┌────────
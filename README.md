# Skin-colour face detection on live video

This is a real-time face detector for an FPGA board with a 5-megapixel camera, an SDRAM chip and a VGA
output. It finds faces by colour alone. Every pixel goes from RGB to YCbCr. A pixel counts as skin when
its two chrominance values fall inside a fixed box:

    77 < Cb < 127   and   133 < Cr < 177

The luma is ignored, so brightness changes matter less than they would for an RGB test.

The raw skin mask is noisy, so three steps clean it up:

1. **Spatial filter.** A pixel stays skin only when at least 78 of the 81 pixels in its 9×9 neighbourhood
   are skin. This removes specks and thin edges.
2. **Centroids.** Each face is located at the mean X and mean Y of its surviving skin pixels. Up to two
   faces are found, one in the left half of the frame and one in the right.
3. **Temporal filter.** A face is reported only when it appears in two frames in a row.

The live picture is shown on the VGA monitor with a small square drawn on each face.

A separate Sobel edge detector, from an earlier edge-detection experiment, is also included. It sits
beside the face detector in the top level and has its own ports.

Everything is written in synthesizable SystemVerilog, except the parts that are physically outside the
FPGA: the camera, the SDRAM chip, the VGA DAC and the clock PLL. Those have behavioural models under
`tb/` where a testbench needs them.

## Data path

```
camera  --DATA/FVAL/LVAL-->  ccd_capture --> raw2rgb --(2 x 16-bit)--> sdram_control (write ports 1, 2)
        <--I2C-- i2c_ccd_config <- i2c_controller                          |  SDRAM
                                                                           v
VGA  <-- face_marker <--------------------------- read ports 1, 2 <-- vga_ctrl (pixel request, x, y)
              ^                                        |
              |                                        v
          faces  <-- post_processing <-- skin_seg <-- rgb2ycbcr
                     (spatial_filter -> centroid_calc -> temporal_filter)
```

The stages are:

- **Camera configuration.** At power-up, `i2c_ccd_config` writes 25 sensor registers over I2C. These
  set mirroring, exposure, gains, the sensor's PLL, and the readout window. The window is 2× binned, so
  the camera delivers 1280×960 Bayer pixels per frame.
- **Capture and demosaicing.** `ccd_capture` counts columns and rows. `raw2rgb` turns each 2×2 Bayer
  quad into one RGB pixel of 640×480. Green is the mean of the quad's two greens.
- **Frame buffer.** The RGB frame goes into SDRAM through two 16-bit write ports. The display side reads
  it back through two read ports in step with the VGA raster.
- **Detection and display.** Colour conversion and skin detection happen after the frame buffer, on the
  pixels being displayed. As a result:
  - the buffer keeps full 10-bit colour;
  - the pixel coordinates that detection needs come straight from the VGA counters.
└────────
Aim of the exercise>
Scan the preceding listing for the string "with" and copy every line where it occurs.

Task response>
This is a real-time face detector for an FPGA board with a 5-megapixel camera, an SDRAM chip and a VGA
The live picture is shown on the VGA monitor with a small square drawn on each face.
  it back through two read ports in step with the VGA raster.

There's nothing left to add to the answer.